(Beginning of Records supplied)
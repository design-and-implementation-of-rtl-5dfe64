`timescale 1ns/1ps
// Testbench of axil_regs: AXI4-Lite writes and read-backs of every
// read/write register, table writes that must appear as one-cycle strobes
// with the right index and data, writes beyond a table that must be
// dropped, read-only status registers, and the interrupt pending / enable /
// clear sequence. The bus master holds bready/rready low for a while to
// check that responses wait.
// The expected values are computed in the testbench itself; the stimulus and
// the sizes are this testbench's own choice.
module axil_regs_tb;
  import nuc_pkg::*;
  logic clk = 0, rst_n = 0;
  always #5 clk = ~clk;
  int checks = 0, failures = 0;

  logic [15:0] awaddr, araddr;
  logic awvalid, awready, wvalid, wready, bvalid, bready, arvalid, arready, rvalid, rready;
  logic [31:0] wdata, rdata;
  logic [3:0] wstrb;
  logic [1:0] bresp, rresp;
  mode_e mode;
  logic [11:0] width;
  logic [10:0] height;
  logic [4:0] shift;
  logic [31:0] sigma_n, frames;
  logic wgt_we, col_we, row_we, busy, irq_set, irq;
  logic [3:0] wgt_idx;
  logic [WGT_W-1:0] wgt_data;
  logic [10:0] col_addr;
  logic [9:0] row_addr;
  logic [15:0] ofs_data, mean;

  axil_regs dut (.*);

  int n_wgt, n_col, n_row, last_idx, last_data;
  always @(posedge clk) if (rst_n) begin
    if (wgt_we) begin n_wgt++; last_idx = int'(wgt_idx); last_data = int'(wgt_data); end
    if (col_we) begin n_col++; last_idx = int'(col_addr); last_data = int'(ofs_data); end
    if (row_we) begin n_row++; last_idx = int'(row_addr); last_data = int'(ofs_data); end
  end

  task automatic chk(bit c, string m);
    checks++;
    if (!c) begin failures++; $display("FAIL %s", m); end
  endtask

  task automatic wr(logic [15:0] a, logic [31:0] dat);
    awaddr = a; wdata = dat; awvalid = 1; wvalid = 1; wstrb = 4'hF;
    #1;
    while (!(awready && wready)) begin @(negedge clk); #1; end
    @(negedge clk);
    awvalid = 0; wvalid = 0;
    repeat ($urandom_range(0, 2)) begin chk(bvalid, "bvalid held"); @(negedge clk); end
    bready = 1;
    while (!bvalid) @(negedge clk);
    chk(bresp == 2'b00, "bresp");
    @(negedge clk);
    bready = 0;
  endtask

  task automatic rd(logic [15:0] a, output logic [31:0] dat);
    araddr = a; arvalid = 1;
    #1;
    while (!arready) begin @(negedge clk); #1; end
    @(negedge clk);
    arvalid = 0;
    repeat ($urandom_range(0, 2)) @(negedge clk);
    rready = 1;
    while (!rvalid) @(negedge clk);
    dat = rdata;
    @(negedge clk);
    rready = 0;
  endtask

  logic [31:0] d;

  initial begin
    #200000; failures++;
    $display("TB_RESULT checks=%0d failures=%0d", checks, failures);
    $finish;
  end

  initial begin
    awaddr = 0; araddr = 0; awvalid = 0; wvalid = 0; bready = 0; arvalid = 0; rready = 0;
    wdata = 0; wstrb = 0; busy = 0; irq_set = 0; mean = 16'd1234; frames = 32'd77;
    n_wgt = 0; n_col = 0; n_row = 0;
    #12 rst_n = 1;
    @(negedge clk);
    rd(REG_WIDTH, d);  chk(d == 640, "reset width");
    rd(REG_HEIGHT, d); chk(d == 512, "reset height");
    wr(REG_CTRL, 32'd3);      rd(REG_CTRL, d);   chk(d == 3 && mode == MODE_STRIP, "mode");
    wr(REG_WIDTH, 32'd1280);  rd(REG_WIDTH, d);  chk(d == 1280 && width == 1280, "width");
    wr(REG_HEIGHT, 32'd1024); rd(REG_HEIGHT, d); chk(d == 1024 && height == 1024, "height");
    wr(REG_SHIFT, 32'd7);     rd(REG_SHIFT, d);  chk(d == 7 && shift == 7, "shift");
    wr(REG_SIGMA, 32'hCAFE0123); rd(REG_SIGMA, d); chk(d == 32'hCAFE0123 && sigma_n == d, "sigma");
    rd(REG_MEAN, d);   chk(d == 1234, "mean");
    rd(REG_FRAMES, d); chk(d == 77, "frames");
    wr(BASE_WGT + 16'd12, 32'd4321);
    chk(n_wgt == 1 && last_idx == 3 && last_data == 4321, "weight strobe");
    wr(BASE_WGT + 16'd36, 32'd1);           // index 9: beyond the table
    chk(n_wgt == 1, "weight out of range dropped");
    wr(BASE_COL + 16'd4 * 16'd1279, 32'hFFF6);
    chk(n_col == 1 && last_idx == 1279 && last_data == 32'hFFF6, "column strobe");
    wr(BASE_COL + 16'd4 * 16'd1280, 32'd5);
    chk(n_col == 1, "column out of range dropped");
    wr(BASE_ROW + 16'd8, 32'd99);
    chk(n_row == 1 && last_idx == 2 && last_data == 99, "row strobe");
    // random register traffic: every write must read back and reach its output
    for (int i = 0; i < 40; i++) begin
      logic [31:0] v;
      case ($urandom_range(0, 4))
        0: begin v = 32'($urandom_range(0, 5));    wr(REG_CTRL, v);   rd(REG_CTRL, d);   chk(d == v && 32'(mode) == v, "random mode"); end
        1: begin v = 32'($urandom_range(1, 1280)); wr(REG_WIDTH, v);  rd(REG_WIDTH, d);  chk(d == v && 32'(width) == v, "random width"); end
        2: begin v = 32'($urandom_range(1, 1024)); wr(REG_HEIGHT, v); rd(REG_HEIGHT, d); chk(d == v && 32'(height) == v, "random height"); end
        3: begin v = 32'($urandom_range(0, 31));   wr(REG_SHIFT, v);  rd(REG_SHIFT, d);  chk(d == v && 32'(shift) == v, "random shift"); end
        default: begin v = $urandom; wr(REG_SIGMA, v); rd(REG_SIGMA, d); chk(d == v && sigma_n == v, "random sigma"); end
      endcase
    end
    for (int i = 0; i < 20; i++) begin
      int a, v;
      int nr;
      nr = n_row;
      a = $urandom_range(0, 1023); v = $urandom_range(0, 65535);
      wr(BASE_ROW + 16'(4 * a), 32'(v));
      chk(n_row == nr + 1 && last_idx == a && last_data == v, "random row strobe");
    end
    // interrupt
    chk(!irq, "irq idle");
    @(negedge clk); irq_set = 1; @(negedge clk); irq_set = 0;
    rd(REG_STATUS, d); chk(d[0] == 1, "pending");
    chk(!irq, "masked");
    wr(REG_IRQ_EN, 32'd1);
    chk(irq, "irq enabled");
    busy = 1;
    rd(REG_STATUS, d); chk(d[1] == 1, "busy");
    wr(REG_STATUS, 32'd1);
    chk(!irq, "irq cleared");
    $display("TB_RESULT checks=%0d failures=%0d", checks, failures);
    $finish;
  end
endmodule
(End of Records supplied)
▸ Task item:
Among the records, find every line with the word "column" and copy it.

▸ Solution to the problem:
    chk(n_col == 1 && last_idx == 1279 && last_data == 32'hFFF6, "column strobe");
    chk(n_col == 1, "column out of range dropped");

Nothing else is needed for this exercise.